═════ RECORDS PROVIDED

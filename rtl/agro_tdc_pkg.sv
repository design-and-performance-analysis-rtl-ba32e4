// Shared sizes of the asynchronous gated-ring-oscillator TDC.
//
// The converter measures the width of a pulse by letting a 13-stage gated
// ring oscillator (GRO) run only while the pulse is high and counting the
// rising edges of seven of its stage outputs with seven 6-bit ripple
// counters. The seven counts are captured in registers and summed by a
// three-level adder tree into a 9-bit code.
//
// The stage count, counter width, output width and the three adder levels
// follow the published design. The number of counters (seven) is inferred
// from the adder tree and from the published transfer slope of about two
// codes per microsecond at a 285.7 kHz ring frequency. Which seven stages
// are tapped is this design's own choice (see TAPS below).
`timescale 1ns/1ps
package agro_tdc_pkg;

  localparam int unsigned N_STAGES   = 13;  // inverters in the ring
  localparam int unsigned N_COUNTERS = 7;   // counters, one per tapped stage
  localparam int unsigned CNT_W      = 6;   // width of each ripple counter
  localparam int unsigned OUT_W      = 9;   // width of the summed code

  typedef logic [CNT_W-1:0] count_t;
  typedef logic [OUT_W-1:0] code_t;

  // Tapped stages. In a ring of 13 inverters started with its edge at stage 0,
  // stage i rises (i+1) stage delays after the start when i is even and (i+14)
  // delays after it when i is odd, modulo the 26-delay period. Taps
  // 0,4,8,12,3,7,11 rise at 1,5,9,13,17,21,25 delays: spread evenly over the
  // period, so each tap adds about one seventh of a period of resolution.
  typedef int unsigned tap_list_t [N_COUNTERS];
  localparam tap_list_t TAPS = '{0, 3, 4, 7, 8, 11, 12};

endpackage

══════════

* **EXERCISE DETAILS**
Send back an exact copy of only the lines from the line with "a 13-stage gated" up to and including the line with "seven 6-bit ripple" in the data above.

* **RESPONSE TO THIS TASK**
// The converter measures the width of a pulse by letting a 13-stage gated
// ring oscillator (GRO) run only while the pulse is high and counting the
// rising edges of seven of its stage outputs with seven 6-bit ripple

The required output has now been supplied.